Improve documentation for resuming training runs
lerobot/examples/4_train_policy_with_script.md guides users to point CLI arg config_path to the directory containing the train_config.json file rather than the json file itself which doesnt work.
Put explicitly,
python lerobot/scripts/train.py \
--config_path=outputs/train/run_resumption/checkpoints/last/pretrained_model/ \
--resume=true
is wrong and should be corrected to
python lerobot/scripts/train.py \
--config_path=outputs/train/run_resumption/checkpoints/last/pretrained_model/train_config.json \
--resume=true
Furthermore, if the training run to be resumed uses wandb for logging and the user did not initially provide a wandb run id, the user must pass in the corresponding wandb run id as the train_config.json does not save it. The documentation should specify that wandb.run_id should be provided with resumption. Or, more conveniently, the id should be saved somewhere with the checkpoint.

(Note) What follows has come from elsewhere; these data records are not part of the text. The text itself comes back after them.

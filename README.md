# Parallel-window turbo codec with a collision-free interleaver

A turbo decoder gets its speed from running several MAP (maximum a-posteriori)
decoders at once. Each one works on its own window of the received block. The
hard part is memory access. After each half-iteration every window must write
its extrinsic value into a position chosen by the interleaver. If two windows
need the same memory bank in the same cycle, one must wait. This design avoids
that stall in two ways:

1. **A collision-free interleaver.** It is built so that, at every step, the P
   windows always address P different banks. No window ever waits, and each
   bank can be a small single-port memory.
2. **A decoding schedule** in which every extrinsic value goes back to the
   location its a-priori value came from. The first decoder reads and writes
   in natural order. The second reads in interleaved order and writes in
   deinterleaved order. So if interleaving is collision-free, deinterleaving is
   too, and one extrinsic memory serves both decoders.

The codec uses the 8-state constituent code of the UMTS (3GPP) turbo code
with rate 1/3. Blocks are not terminated (no tail bits). Block sizes run from
32 to 432 bits, set per block. The decoder uses max-log-MAP. The default
configuration has 4 parallel windows and 4 banks per memory, and windows of up
to 108 steps (N = 432).

## Structure

```
turbo_codec_top
├── turbo_encoder            rate-1/3 PCCC encoder
│   ├── cf_addr_gen          interleaver addresses
│   └── rsc_encoder ×2       C1 (natural order), C2 (interleaved order)
└── turbo_decoder            iterative decoder and controller
    ├── cf_addr_gen          interleaver addresses for the second half-iteration
    ├── sp_ram ×4P           banks: extrinsic+decision, ys, y1p, y2p
    ├── bank_xbar ×2         window <-> bank routing (extrinsic, ys)
    └── siso_window ×P       max-log-MAP window processors
turbo_pkg                    trellis functions, widths, controller phases
```

The encoder and the decoder are independent paths that share only clock and
reset. The channel, the modulation and the demapping to soft values lie
outside the core.

## The collision-free interleaver (`cf_addr_gen`)

Linear position `n` of a block of N = P·L symbols lives in bank `n / L`, at
address `n % L`. So bank b holds window b of the natural order. Write the block
row by row into a P × L matrix: row b is bank b.

In the interleaved order, window k handles positions `k·L .. k·L+L-1`, and at
step t all P windows handle their t-th symbol together. The permutation reads
the matrix column by column. Each column is cyclically shifted by its own
index before it is read. With `t = g·P + r` (0 ≤ r < P), window k at step t
takes:

```
bank(k, t)    = (r − k) mod P
address(k, t) = g·P + k
```

For a fixed t the banks `(r − k) mod P` differ for all k, so the access never
collides. The addresses are computed on the fly from an addition and a modulo,
with no permutation table. With P a power of two both are bit selections.

Worked example with N = 16 and P = L = 4. The matrix rows are 0–3, 4–7, 8–11
and 12–15. The interleaved windows are:

| window | step 0 | step 1 | step 2 | step 3 |
|--------|-------:|-------:|-------:|-------:|
| W0     | 0      | 4      | 8      | 12     |
| W1     | 13     | 1      | 5      | 9      |
| W2     | 10     | 14     | 2      | 6      |
| W3     | 7      | 11     | 15     | 3      |

At step 0 the windows touch 0, 13, 10 and 7, which lie in banks 0, 3, 2 and 1:
all different. Without the shifts (plain column reading), all four windows
would address one and the same bank at every step.

The square construction needs L = P. For longer windows this design repeats it
on each group of P columns, so **L must be a multiple of P**. With P = 4 the
block size must therefore be a multiple of 16.

Any permutation inside a row keeps the property, since it stays in the same
bank. So does any reordering of the rows' shift amounts, as long as the shifts
stay distinct. A production interleaver would add such permutations for better
spreading. This generator does not: it produces the plain cyclic-shift pattern.
The regular pattern spreads poorly, which shows in the error rates below.

## Decoding schedule (`turbo_decoder`)

Memories. Each of these is P single-port banks of L words:

| memory    | word                      | written            | read                                    |
|-----------|---------------------------|--------------------|-----------------------------------------|
| ys        | systematic soft value     | load               | both halves (routed by `bank_xbar`)     |
| y1p       | C1 parity soft value      | load               | half 1, window k from bank k            |
| y2p       | C2 parity, interleaved j  | load               | half 2, window k from bank k            |
| extrinsic | {hard decision, extrinsic}| both halves, output| both halves (routed by `bank_xbar`)     |

How one iteration runs:

| half | window k, step t reads                                  | writes extrinsic to        |
|------|---------------------------------------------------------|----------------------------|
| 1 (D1) | ys, a-priori at bank k / address t; y1p bank k / t    | bank k / address t         |
| 2 (D2) | ys, a-priori at `bank(k,t)` / `address(k,t)`; y2p bank k / t | `bank(k,t)` / `address(k,t)` |

A half-iteration first reads (the forward pass of every window) and then
writes (the backward pass). So a bank never has to read and write in the same
cycle. Each extrinsic word also stores that position's hard decision. After
the last iteration, the decisions written by D2 (in deinterleaved order) are
read out in natural order.

Timing, for a block with window length L and I iterations:

| phase              | cycles                                                    |
|--------------------|-----------------------------------------------------------|
| load               | N = P·L (one soft triple per cycle)                       |
| one half-iteration | 2L + 3: start, L reads, last read data, L write-backs, hand-over |
| first output bit   | I·2·(2L+3) + 1 after the last input                       |
| output             | N (one bit per cycle, natural order)                      |

At N = 432 (L = 108) that is 438 cycles per iteration. A new block is accepted
once the previous one has been read out; blocks do not overlap.

`bank_xbar` routes each window to the bank it names and back. It raises
`collision` (and fails an assertion) if two windows ever name one bank. The
interleaver guarantees this never happens, so there is no stall logic.

## The window processor (`siso_window`)

Max-log-MAP over the 8-state trellis. The branch metric of a transition with
input bit u and parity bit p is `u·(sys + apr) + p·par`. LLRs are
`log P(1)/P(0)`, so positive means one.

- **Forward pass**, one step per input. It stores the branch-metric inputs and
  the current forward metrics α in local memories, then updates α.
- **Backward pass**, one step per cycle from t = L−1 to 0. It updates β and
  forms the LLR as the best transition with u = 1 minus the best with u = 0.
  It outputs the extrinsic value (LLR − sys − apr) and the hard decision
  (LLR > 0).

So a window takes 2L cycles and gives its first extrinsic value L cycles after
its first input.

- **Start states.** Window 0 starts its forward recursion in state 0, because
  both encoders start there. The other windows start from equal metrics.
  Every backward recursion starts from equal metrics, because blocks are not
  terminated. No training steps are run past window edges.
- **Fixed point.** Channel values are 6 bits, extrinsic values 8 bits
  (saturated), and state metrics 12 bits. State metrics are normalised each
  step by subtracting their maximum and are then saturated. The extrinsic
  values are not scaled.

## Encoder (`turbo_encoder`, `rsc_encoder`)

Each constituent encoder has feedback 1 + D² + D³ and parity 1 + D + D³. The
encoder first buffers the N information bits in P banks. It then puts out one
triple (s, c1, c2) per cycle. C1 encodes bit j; C2 encodes the interleaved bit
at `bank(k,t)`, `address(k,t)` for j = k·L + t. This is the order in which the
decoder's second half-iteration reads, so `y2p[j]` is fed to the decoder as
position j.

## Interfaces

Everything is synchronous to `clk`, with an active-low asynchronous `rst_n`.

- Encoder: while `enc_in_ready` is high, give one bit per cycle with
  `enc_in_valid`. `enc_win_len` (L) is sampled with the first bit. One cycle
  after the N-th bit, `enc_out_valid` is high for N consecutive cycles with
  `enc_out_s/c1/c2` and `enc_out_pos`. There is no back-pressure.
- Decoder: while `dec_in_ready` is high, give one triple
  (`dec_in_ys`, `dec_in_y1p`, `dec_in_y2p`, 6-bit signed) per cycle.
  `dec_win_len` and `dec_n_iter` (0 counts as 1) are sampled with the first
  triple. The decided bits come out as `dec_out_valid`, `dec_out_bit` and
  `dec_out_pos`.
- Status outputs:
  - `dec_half_done` pulses at the end of each half-iteration.
  - `dec_xbar_perm` is high while a non-identity routing is in use.
  - `dec_collision` should never be seen high.
- A punctured position can be given to the decoder as soft value 0. No
  puncturer or depuncturer is included.

Parameters: `P` (windows = banks, default 4) and `WMAX` (largest window,
default 108). The widths are in `turbo_pkg`.

## Verification

Each module has a self-checking testbench in `tb/`. Each prints
`TB_RESULT checks=… failures=…`. The reference models are in
`tb/turbo_ref_pkg.sv`, written separately from the RTL:

- a trellis built from the polynomials;
- an interleaver built from the matrix description;
- an integer max-log-MAP with the same fixed-point rules;
- the whole parallel schedule.

| testbench            | what it shows |
|----------------------|---------------|
| `tb_rsc_encoder`     | impulse response, random streams, init/enable |
| `tb_cf_addr_gen`     | the 16-entry example above; bijection, no collision and match to the reference at P = 4, L = 108 and at P = 3, L = 12 |
| `tb_sp_ram`          | read latency, write, hold |
| `tb_bank_xbar`       | routing of random permutations, identity flag, collision flag |
| `tb_siso_window`     | bit-exact extrinsic values and decisions for random windows of length 1–108, output order and timing |
| `tb_turbo_encoder`   | N = 32, 64, 432 and a 2-bank instance against the reference encoder |
| `tb_turbo_decoder`   | bit-exact decisions against the reference schedule, 1–5 iterations, N = 32–432, latency formula |
| `tb_turbo_decoder_scaled` | the same bit-exact comparison for decoders with 2 windows (L ≤ 8) and 8 windows (L ≤ 16), using the helper `dec_harness` |
| `tb_turbo_codec_top` | end to end at the default size: encode, channel, decode; checks encoder output, decoder output (bit-exact and error-free without noise), both latencies, and that half-iterations, permuted routing, corrected channel errors, smallest and largest blocks and several iterations all occur, with no collision |
| `tb_ber_432`         | bit error rate, N = 432, rate 1/3, BPSK/AWGN, 8 iterations, 6 blocks per point |

Results of `tb_ber_432` (2592 bits per point, so only a coarse estimate):

| Eb/N0  | channel BER | decoded BER |
|--------|-------------|-------------|
| 0.5 dB | 0.185       | 0.078       |
| 1.0 dB | 0.172       | 0.046       |
| 1.5 dB | 0.157       | 0.011       |
| 2.0 dB | 0.150       | 0.0027      |

A well-designed turbo code of this size and rate reaches about 1e-5 near
2 dB. This design falls short of that for three reasons:

- the interleaver is the plain cyclic-shift pattern, without the extra
  row permutations;
- window edges start from equal metrics;
- the extrinsic values are not scaled.

All three are places to improve it; the architecture stays the same.

To simulate, for example the end-to-end test:

```
verilator --binary --timing --assert -Irtl -Itb rtl/turbo_pkg.sv tb/turbo_ref_pkg.sv \
    rtl/*.sv tb/tb_turbo_codec_top.sv --top-module tb_turbo_codec_top -o sim
./obj_dir/sim
```

Every testbench runs in under a second.

## Where this design departs from, or goes beyond, the original architecture

- **Interleaver.** The original adds an inter-row permutation (that of the
  UMTS interleaver) and a random-like intra-row permutation. Their details
  are not available, so only the cyclic-shift base pattern is built. The
  window length L must be a multiple of P.
- **Memories.** The banks are single-port, which suffices for this schedule.
  The original chip is reported to use 66 two-port SRAM macros (36 kbit in
  total). That memory plan is not reproduced.
- **Throughput and latency.** The original core is reported at 80.7 Mbit/s,
  under 10 µs latency, 170.9 MHz in 0.18 µm. This design does not overlap
  load, decoding and output. At 170.9 MHz a 432-bit block takes 5.1 µs to
  decode with 2 iterations and 10.3 µs with 4 (plus 2.5 µs each for load and
  output).
- **Chosen here, not specified by the original:**
  - fixed-point widths;
  - window edge handling;
  - the iteration count, set at run time;
  - where the hard decision is taken (second decoder, last iteration);
  - the handshakes;
  - the generalisation of the interleaver to windows longer than P.
- **Not included:**
  - puncturing for rates 1/2, 2/3 and 3/4, whose patterns are not specified;
  - the pad ring.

Also, I tried to resume training with a newly collected dataset, it seems like this isn't possible yet? or did I just don something wrong?
lerobot/examples/4_train_policy_with_script.mdguides users to point CLI argconfig_pathto the directory containing the train_config.json file rather than the json file itself which doesnt work.Put explicitly,
python lerobot/scripts/train.py \ --config_path=outputs/train/run_resumption/checkpoints/last/pretrained_model/ \ --resume=trueis wrong and should be corrected to
python lerobot/scripts/train.py \ --config_path=outputs/train/run_resumption/checkpoints/last/pretrained_model/train_config.json \ --resume=true
Would also love to see this fixed. I see two options:
- if this is desired, update the markdown file
- if not, add a check in the code and distinguish between both cases for the
pretrained_path
I would be willing to submit a PR for this quick fix if someone from the Lerobot team can clarify which option to take.
Yes! The current documentation and implementation is very confusing. It would also be great to see clear documentation for both resuming a training run, and starting a new training run by initializing model weights with a pre-trained checkpoint.